A wave of fraudulent websites impersonating China's AI company DeepSeek has emerged, targeting unsuspecting users' sensitive data and cryptocurrency assets. The surge follows DeepSeek's recent release of its low-cost AI model that gained global attention.
Security researchers at Memcyco have identified at least 16 active phishing sites masquerading as DeepSeek. The fake domains appear to be part of a coordinated attack campaign, with threat actors displaying sophisticated tactics to evade detection and takedown attempts.
"We observed clusters of fake domains registered in waves, dynamically adjusting their content based on DeepSeek's market positioning," said Israel Mazin, CEO of Memcyco. The attackers showed remarkable adaptability by rapidly shifting their infrastructure to new locations when faced with shutdown attempts.
The phishing sites pose multiple risks, including identity theft, financial fraud, and malware infection.
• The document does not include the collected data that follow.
// upc_maint_fsm: maintenance state machine of the hybrid counter array.
//
// The state machine owns the single SRAM port and the shared incrementer. It walks the
// counter addresses round robin and gives each counter a slot of SLOT_CYCLES cycles, so
// every counter is visited once per N_CNT*SLOT_CYCLES = 2^LOW_W cycles: no low-order
// counter can carry out twice between two visits. In a slot:
//   phase 0 (CHECK):  look at the counter's carry latch. If it is set, or the counter's
//                     interrupt is enabled, read its SRAM word; take (clear) the carry.
//   phase 1 (UPDATE): add the carry with the shared incrementer, write the word back if
//                     the carry was set, and hand the new high part to the threshold
//                     comparator so the counter can be armed.
//   phases 2..SLOT_CYCLES-2 (ACCESS): the port is free for one software access to a
//                     counter. A read samples the low-order counter and its carry latch in
//                     the cycle the SRAM is read, so the 64-bit result {high + carry, low}
//                     is a consistent snapshot. A write sets both parts and clears the
//                     carry and the arm bit.
// After reset the machine first writes zero to every SRAM word (INIT), one per cycle.
// The round-robin walk, the 16-cycle slot and the read-increment-write of carried counters
// follow the unit's description; the phase layout, the software access window, the reset
// sweep and reading entries of interrupt-enabled counters to arm them are this design's
// choice.
//
// Software access handshake: acc_req is held with acc_we/acc_idx/acc_wdata stable until
// acc_ack, a one-cycle pulse; acc_rdata is valid with acc_ack. Latency is 1 to 6
// cycles.
module upc_maint_fsm
  import upc_pkg::*;
#(
  parameter int unsigned N_CNT       = UPC_N_COUNTERS,
  parameter int unsigned LOW_W       = UPC_LOW_W,
  parameter int unsigned HIGH_W      = UPC_HIGH_W,
  parameter int unsigned SLOT_CYCLES = (2 ** LOW_W) / N_CNT,
  localparam int unsigned IDX_W      = $clog2(N_CNT),
  localparam int unsigned PH_W       = $clog2(SLOT_CYCLES),
  localparam int unsigned CNT_W      = LOW_W + HIGH_W
) (
  input  logic                        clk,
  input  logic                        rst_n,
  // low-order counters
  input  logic [N_CNT-1:0]            carry,
  input  logic [N_CNT-1:0][LOW_W-1:0] low_cnt,
  input  logic [N_CNT-1:0]            int_en,
  output logic                        carry_clr,
  output logic [IDX_W-1:0]            carry_clr_idx,
  output logic                        load,
  output logic [IDX_W-1:0]            load_idx,
  output logic [LOW_W-1:0]            load_val,
  // SRAM port
  output logic                        sram_re,
  output logic                        sram_we,
  output logic [IDX_W-1:0]            sram_addr,
  output logic [HIGH_W:0]             sram_wdata,
  input  logic [HIGH_W:0]             sram_rdata,
  // threshold arming
  output logic                        arm_upd,
  output logic [IDX_W-1:0]            arm_idx,
  output logic [HIGH_W-1:0]           arm_value,
  output logic                        disarm,
  output logic [IDX_W-1:0]            disarm_idx,
  // software counter access
  input  logic                        acc_req,
  input  logic                        acc_we,
  input  logic [IDX_W-1:0]            acc_idx,
  input  logic [CNT_W-1:0]            acc_wdata,
  output logic                        acc_ack,
  output logic [CNT_W-1:0]            acc_rdata,
  // status
  output logic                        init_done,
  output logic                        parity_error   // sticky: a word read had bad parity
);

  typedef enum logic [1:0] {ST_INIT, ST_CHECK, ST_UPDATE, ST_ACCESS} state_e;

  state_e            state;
  logic [PH_W-1:0]   phase_q;
  logic [IDX_W-1:0]  idx_q;
  logic              svc_read_q, svc_carry_q;
  logic              acc_busy_q;    // a software read waits for its SRAM data
  logic              acc_c_q;
  logic [LOW_W-1:0]  acc_low_q;

  // shared incrementer
  logic              inc_in;
  logic [HIGH_W-1:0] inc_value;
  logic [HIGH_W:0]   inc_word;
  logic              inc_perr;

  upc_incrementer #(.HIGH_W(HIGH_W)) u_inc (
    .word_in   (sram_rdata),
    .inc       (inc_in),
    .value_out (inc_value),
    .word_out  (inc_word),
    .parity_err(inc_perr)
  );

  // The phase decides the state once the reset sweep is over.
  always_comb begin
    if (!init_done)                         state = ST_INIT;
    else if (phase_q == '0)                 state = ST_CHECK;
    else if (phase_q == PH_W'(1))           state = ST_UPDATE;
    else                                    state = ST_ACCESS;
  end

  logic acc_start, acc_window;
  assign acc_window = (phase_q >= PH_W'(2)) && (phase_q <= PH_W'(SLOT_CYCLES - 2));
  assign acc_start  = (state == ST_ACCESS) && acc_window && acc_req && !acc_busy_q && !acc_ack;

  always_comb begin
    sram_re       = 1'b0;
    sram_we       = 1'b0;
    sram_addr     = idx_q;
    sram_wdata    = inc_word;
    carry_clr     = 1'b0;
    carry_clr_idx = idx_q;
    load          = 1'b0;
    load_idx      = acc_idx;
    load_val      = acc_wdata[LOW_W-1:0];
    arm_upd       = 1'b0;
    arm_idx       = idx_q;
    arm_value     = inc_value;
    disarm        = 1'b0;
    disarm_idx    = acc_idx;
    inc_in        = 1'b0;
    unique case (state)
      ST_INIT: begin
        sram_we    = 1'b1;
        sram_wdata = '0;          // zero value, even parity
      end
      ST_CHECK: begin
        sram_re   = carry[idx_q] || int_en[idx_q];
        carry_clr = carry[idx_q];
      end
      ST_UPDATE: begin
        inc_in  = svc_carry_q;
        sram_we = svc_carry_q;
        arm_upd = svc_read_q;
      end
      ST_ACCESS: begin
        if (acc_busy_q) inc_in = acc_c_q;
        if (acc_start) begin
          sram_addr = acc_idx;
          if (acc_we) begin
            sram_we    = 1'b1;
            sram_wdata = {^acc_wdata[CNT_W-1:LOW_W], acc_wdata[CNT_W-1:LOW_W]};
            load       = 1'b1;
            disarm     = 1'b1;
          end else begin
            sram_re    = 1'b1;
          end
        end
      end
      default: ;
    endcase
  end

  always_ff @(posedge clk or negedge rst_n) begin
    if (!rst_n) begin
      init_done     <= 1'b0;
      phase_q       <= '0;
      idx_q         <= '0;
      svc_read_q    <= 1'b0;
      svc_carry_q   <= 1'b0;
      acc_busy_q    <= 1'b0;
      acc_c_q       <= 1'b0;
      acc_low_q     <= '0;
      acc_ack       <= 1'b0;
      acc_rdata     <= '0;
      parity_error  <= 1'b0;
    end else begin
      acc_ack <= 1'b0;
      if (!init_done) begin
        idx_q <= idx_q + IDX_W'(1);
        if (idx_q == IDX_W'(N_CNT - 1)) init_done <= 1'b1;
      end else begin
        phase_q <= (phase_q == PH_W'(SLOT_CYCLES - 1)) ? '0 : phase_q + PH_W'(1);
        if (phase_q == PH_W'(SLOT_CYCLES - 1)) idx_q <= idx_q + IDX_W'(1);
      end

      if (state == ST_CHECK) begin
        svc_read_q  <= carry[idx_q] || int_en[idx_q];
        svc_carry_q <= carry[idx_q];
      end
      if (state == ST_UPDATE && svc_read_q && inc_perr) parity_error <= 1'b1;

      // software access
      if (acc_start) begin
        if (acc_we) begin
          acc_ack <= 1'b1;
        end else begin
          acc_busy_q <= 1'b1;
          acc_c_q    <= carry[acc_idx];
          acc_low_q  <= low_cnt[acc_idx];
        end
      end
      if (acc_busy_q) begin
        acc_busy_q <= 1'b0;
        acc_ack    <= 1'b1;
        acc_rdata  <= {inc_value, acc_low_q};
        if (inc_perr) parity_error <= 1'b1;
      end
    end
  end

  // The slot must hold the check, the update and one complete software access.
  initial assert (SLOT_CYCLES >= 4 && N_CNT * SLOT_CYCLES <= 2 ** LOW_W)
    else $error("upc_maint_fsm: SLOT_CYCLES=%0d cannot serve %0d counters of %0d bits",
                SLOT_CYCLES, N_CNT, LOW_W);

  // The requester holds its request stable until it is acknowledged (it may start the
  // next one in the cycle after the acknowledge).
  property p_req_stable;
    @(posedge clk) disable iff (!rst_n)
      acc_req && !acc_ack |=> acc_ack || (acc_req && $stable(acc_we) && $stable(acc_idx));
  endproperty
  a_req_stable: assert property (p_req_stable);

endmodule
Some sites intercept login credentials in real-time for account takeovers, while others distribute malware enabling remote access to users' devices.
Cybersecurity firm Cyble reported discovering DeepSeek lookalike domains linked to cryptocurrency scams. One site attempted to trick visitors into scanning a QR code that would grant attackers access to their crypto wallets. Another promoted a fictitious "DeepSeekAI Agent" crypto token.
Beyond website impersonation, threat actors have deployed malicious packages on the PyPI Python repository labeled as "deepseekai" and "deepseeek". These packages targeted developers looking to integrate DeepSeek functionality, creating a pathway for data theft.
Many of the fraudulent sites appear connected to phishing-as-a-service operations that provide impersonation tools to cybercriminals. Users are advised to watch for suspicious URLs with misspellings and unprofessional design elements when accessing new, popular services.
The DeepSeek-related attacks highlight how cybercriminals rapidly exploit major tech announcements to target curious users. Security experts recommend organizations implement robust scam detection systems and digital impersonation protection to safeguard their users.